ASSIGNMENT »
Where the listing below reaches the line containing "of complex samples.", start writing out lines exactly, and stop once the line containing "assign sr[0] = (DIN_WIDTH+N)'(xsr);" has been written.

##### SUPPLIED MATERIAL

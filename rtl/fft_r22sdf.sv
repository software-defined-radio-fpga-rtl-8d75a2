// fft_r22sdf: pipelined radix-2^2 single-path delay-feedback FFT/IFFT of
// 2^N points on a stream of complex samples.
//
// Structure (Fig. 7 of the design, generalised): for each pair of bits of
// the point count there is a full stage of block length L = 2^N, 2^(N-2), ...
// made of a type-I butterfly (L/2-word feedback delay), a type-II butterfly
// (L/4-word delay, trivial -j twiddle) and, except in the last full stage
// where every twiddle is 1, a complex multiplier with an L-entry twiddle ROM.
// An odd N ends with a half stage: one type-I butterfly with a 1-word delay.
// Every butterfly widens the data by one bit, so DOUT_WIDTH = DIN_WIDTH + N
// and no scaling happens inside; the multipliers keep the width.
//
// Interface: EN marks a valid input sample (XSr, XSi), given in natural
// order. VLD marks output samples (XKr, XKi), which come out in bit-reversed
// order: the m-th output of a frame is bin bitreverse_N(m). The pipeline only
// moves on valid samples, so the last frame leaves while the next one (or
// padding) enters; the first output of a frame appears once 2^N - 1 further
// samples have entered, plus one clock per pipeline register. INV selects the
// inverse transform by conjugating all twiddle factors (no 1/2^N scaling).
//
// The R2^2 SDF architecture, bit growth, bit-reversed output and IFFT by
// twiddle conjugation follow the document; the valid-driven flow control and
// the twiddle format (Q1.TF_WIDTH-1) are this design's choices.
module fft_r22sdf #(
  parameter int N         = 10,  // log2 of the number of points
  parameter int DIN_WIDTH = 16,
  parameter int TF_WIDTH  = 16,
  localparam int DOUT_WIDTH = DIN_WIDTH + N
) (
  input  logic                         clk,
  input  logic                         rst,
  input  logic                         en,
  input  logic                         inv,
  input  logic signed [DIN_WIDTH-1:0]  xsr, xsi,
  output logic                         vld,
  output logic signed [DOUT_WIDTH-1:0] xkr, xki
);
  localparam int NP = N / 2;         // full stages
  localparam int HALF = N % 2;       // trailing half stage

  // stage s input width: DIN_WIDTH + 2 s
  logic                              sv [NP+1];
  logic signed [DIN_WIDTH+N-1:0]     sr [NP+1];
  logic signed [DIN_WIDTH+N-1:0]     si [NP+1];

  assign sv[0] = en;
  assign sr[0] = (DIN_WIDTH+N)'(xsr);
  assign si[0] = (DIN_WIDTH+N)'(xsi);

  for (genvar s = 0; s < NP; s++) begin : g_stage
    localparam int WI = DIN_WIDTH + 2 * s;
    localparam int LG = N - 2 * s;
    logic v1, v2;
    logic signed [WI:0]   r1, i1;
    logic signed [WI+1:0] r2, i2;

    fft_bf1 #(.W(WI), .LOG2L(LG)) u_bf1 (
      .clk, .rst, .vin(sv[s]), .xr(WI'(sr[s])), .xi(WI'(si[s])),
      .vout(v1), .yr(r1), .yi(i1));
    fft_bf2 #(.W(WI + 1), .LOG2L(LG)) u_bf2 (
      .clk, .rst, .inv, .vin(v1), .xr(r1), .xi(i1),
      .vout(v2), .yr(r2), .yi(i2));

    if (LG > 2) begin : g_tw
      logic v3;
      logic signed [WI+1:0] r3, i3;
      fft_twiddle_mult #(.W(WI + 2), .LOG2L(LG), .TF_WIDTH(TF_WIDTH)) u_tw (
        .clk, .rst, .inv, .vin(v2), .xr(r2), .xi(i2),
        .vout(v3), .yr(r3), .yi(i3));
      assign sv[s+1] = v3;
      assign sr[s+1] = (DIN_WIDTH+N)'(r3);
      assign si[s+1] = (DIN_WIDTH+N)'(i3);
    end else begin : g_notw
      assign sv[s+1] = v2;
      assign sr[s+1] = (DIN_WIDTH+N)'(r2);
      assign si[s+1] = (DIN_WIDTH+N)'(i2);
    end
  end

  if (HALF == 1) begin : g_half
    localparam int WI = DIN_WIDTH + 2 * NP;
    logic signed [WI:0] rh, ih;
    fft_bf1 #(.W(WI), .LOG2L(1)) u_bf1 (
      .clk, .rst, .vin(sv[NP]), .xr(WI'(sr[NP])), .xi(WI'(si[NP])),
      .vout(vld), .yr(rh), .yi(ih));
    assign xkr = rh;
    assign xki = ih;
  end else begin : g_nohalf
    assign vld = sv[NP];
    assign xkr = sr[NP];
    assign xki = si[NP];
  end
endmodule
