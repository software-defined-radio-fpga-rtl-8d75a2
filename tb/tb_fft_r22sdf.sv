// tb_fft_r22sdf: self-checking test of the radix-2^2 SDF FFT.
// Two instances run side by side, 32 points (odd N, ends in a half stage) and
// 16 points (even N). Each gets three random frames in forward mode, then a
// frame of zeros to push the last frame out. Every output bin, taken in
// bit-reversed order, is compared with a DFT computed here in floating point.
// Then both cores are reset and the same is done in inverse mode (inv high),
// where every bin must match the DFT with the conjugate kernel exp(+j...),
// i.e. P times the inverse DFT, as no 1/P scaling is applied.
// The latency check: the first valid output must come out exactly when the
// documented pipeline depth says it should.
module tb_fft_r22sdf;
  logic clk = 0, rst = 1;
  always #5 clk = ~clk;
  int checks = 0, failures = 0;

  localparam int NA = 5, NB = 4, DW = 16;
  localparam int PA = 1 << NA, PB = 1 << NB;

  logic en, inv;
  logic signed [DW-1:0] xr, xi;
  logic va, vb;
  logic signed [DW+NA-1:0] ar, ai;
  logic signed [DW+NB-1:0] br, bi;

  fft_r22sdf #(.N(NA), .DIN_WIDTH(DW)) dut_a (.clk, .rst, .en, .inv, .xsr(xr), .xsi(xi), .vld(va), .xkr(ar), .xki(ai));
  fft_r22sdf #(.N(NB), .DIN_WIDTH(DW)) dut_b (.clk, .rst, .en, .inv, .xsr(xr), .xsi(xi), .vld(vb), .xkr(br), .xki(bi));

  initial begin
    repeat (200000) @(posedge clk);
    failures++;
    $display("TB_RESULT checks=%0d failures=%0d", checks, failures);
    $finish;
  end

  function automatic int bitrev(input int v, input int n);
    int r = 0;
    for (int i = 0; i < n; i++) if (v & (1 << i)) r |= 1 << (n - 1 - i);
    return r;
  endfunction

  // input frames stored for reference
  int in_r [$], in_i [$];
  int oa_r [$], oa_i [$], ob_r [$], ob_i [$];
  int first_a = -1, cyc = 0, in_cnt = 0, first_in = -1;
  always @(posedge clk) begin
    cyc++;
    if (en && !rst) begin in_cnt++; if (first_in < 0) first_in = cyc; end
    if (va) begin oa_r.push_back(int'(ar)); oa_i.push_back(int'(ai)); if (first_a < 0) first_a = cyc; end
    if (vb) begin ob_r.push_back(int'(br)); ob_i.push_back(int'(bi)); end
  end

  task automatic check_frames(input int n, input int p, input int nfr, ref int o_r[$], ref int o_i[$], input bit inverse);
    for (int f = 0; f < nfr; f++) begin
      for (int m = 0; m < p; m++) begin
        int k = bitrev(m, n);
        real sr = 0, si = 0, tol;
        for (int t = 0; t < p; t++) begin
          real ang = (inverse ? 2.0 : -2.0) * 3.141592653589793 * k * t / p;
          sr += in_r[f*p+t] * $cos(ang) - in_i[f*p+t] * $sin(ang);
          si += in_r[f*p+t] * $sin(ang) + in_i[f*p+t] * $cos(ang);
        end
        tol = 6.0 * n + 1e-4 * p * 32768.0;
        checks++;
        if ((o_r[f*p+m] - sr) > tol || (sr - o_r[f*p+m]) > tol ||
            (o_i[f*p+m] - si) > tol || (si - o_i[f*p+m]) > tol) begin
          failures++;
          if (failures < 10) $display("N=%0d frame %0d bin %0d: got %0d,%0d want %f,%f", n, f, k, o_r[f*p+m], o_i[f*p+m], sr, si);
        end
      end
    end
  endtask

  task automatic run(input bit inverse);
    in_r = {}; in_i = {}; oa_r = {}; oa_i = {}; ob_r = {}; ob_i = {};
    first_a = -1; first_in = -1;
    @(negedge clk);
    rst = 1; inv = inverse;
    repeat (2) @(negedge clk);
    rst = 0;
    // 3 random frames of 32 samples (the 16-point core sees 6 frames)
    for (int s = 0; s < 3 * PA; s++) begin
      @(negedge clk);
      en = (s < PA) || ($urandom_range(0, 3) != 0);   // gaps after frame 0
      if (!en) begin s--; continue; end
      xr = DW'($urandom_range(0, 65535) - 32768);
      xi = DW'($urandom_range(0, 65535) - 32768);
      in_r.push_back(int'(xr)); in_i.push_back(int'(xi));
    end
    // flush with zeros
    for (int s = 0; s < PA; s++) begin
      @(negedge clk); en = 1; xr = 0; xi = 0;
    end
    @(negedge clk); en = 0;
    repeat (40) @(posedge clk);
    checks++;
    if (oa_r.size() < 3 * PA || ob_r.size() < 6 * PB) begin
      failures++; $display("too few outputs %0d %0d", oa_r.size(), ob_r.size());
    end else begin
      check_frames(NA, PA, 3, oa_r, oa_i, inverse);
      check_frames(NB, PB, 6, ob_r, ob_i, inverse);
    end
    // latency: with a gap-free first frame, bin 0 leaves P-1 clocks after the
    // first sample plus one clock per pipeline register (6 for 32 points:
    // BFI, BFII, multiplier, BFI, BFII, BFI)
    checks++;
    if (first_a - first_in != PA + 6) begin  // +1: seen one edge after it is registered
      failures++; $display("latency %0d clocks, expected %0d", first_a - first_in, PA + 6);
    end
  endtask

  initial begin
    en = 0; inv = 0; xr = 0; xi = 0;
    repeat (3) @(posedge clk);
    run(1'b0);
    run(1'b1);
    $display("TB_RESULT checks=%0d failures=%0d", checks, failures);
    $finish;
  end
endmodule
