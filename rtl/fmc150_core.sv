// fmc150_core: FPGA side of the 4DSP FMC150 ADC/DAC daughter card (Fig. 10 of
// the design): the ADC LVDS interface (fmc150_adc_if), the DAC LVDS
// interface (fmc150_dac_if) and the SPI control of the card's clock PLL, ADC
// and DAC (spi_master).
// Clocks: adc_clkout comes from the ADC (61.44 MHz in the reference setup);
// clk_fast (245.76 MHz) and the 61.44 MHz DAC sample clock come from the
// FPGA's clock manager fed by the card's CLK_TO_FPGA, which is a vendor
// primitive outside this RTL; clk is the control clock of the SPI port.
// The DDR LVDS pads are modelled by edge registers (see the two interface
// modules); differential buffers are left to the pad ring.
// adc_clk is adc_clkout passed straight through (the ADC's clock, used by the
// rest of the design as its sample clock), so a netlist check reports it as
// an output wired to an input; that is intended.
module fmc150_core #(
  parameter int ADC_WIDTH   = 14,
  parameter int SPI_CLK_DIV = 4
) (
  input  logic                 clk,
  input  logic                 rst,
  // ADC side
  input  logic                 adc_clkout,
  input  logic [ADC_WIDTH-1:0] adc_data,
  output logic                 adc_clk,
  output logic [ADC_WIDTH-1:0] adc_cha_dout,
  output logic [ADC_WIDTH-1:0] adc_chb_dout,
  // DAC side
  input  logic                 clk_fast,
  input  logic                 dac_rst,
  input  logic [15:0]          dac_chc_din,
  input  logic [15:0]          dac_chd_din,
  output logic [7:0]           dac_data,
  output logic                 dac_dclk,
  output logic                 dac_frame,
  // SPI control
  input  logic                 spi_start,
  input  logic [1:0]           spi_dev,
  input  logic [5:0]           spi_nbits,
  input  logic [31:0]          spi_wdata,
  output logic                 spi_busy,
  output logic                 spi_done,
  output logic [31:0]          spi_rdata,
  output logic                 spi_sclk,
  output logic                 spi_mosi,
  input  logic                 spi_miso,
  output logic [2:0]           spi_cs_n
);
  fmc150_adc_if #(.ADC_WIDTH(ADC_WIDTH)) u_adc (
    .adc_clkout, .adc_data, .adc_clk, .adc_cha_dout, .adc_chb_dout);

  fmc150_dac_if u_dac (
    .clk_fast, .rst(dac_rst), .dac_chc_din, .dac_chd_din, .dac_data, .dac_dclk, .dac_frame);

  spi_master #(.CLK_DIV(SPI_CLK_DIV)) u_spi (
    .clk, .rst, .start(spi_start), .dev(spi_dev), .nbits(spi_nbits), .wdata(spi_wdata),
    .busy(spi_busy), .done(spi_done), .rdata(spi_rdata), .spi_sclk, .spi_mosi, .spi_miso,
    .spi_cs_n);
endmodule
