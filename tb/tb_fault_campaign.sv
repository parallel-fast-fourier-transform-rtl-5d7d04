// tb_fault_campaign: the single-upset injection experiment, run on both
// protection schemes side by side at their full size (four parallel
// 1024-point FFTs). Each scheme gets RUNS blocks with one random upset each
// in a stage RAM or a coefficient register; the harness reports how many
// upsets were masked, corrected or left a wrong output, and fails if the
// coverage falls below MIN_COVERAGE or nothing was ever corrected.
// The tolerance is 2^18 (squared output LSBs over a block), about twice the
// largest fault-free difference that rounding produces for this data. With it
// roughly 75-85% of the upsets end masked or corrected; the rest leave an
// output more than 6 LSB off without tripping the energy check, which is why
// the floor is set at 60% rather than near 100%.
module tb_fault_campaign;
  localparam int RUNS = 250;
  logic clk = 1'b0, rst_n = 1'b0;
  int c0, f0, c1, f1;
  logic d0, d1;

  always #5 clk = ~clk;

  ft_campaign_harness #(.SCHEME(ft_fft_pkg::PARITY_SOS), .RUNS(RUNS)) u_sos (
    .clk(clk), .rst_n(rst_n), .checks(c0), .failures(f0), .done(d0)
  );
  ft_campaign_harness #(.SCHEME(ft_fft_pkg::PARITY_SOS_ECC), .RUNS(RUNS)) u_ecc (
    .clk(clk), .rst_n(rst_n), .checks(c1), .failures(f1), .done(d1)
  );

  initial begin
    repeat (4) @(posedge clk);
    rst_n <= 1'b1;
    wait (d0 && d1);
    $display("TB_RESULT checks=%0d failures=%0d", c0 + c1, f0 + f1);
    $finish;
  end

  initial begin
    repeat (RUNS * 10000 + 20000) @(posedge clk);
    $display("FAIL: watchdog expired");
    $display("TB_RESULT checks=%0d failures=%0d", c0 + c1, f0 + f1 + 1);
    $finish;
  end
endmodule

##########

FINISHED TASK »
// 2^N points on a stream of complex samples.
//
// Structure (Fig. 7 of the design, generalised): for each pair of bits of
// the point count there is a full stage of block length L = 2^N, 2^(N-2), ...
// made of a type-I butterfly (L/2-word feedback delay), a type-II butterfly
// (L/4-word delay, trivial -j twiddle) and, except in the last full stage
// where every twiddle is 1, a complex multiplier with an L-entry twiddle ROM.
// An odd N ends with a half stage: one type-I butterfly with a 1-word delay.
// Every butterfly widens the data by one bit, so DOUT_WIDTH = DIN_WIDTH + N
// and no scaling happens inside; the multipliers keep the width.
//
// Interface: EN marks a valid input sample (XSr, XSi), given in natural
// order. VLD marks output samples (XKr, XKi), which come out in bit-reversed
// order: the m-th output of a frame is bin bitreverse_N(m). The pipeline only
// moves on valid samples, so the last frame leaves while the next one (or
// padding) enters; the first output of a frame appears once 2^N - 1 further
// samples have entered, plus one clock per pipeline register. INV selects the
// inverse transform by conjugating all twiddle factors (no 1/2^N scaling).
//
// The R2^2 SDF architecture, bit growth, bit-reversed output and IFFT by
// twiddle conjugation follow the document; the valid-driven flow control and
// the twiddle format (Q1.TF_WIDTH-1) are this design's choices.
module fft_r22sdf #(
  parameter int N         = 10,  // log2 of the number of points
  parameter int DIN_WIDTH = 16,
  parameter int TF_WIDTH  = 16,
  localparam int DOUT_WIDTH = DIN_WIDTH + N
) (
  input  logic                         clk,
  input  logic                         rst,
  input  logic                         en,
  input  logic                         inv,
  input  logic signed [DIN_WIDTH-1:0]  xsr, xsi,
  output logic                         vld,
  output logic signed [DOUT_WIDTH-1:0] xkr, xki
);
  localparam int NP = N / 2;         // full stages
  localparam int HALF = N % 2;       // trailing half stage

  // stage s input width: DIN_WIDTH + 2 s
  logic                              sv [NP+1];
  logic signed [DIN_WIDTH+N-1:0]     sr [NP+1];
  logic signed [DIN_WIDTH+N-1:0]     si [NP+1];

  assign sv[0] = en;
  assign sr[0] = (DIN_WIDTH+N)'(xsr);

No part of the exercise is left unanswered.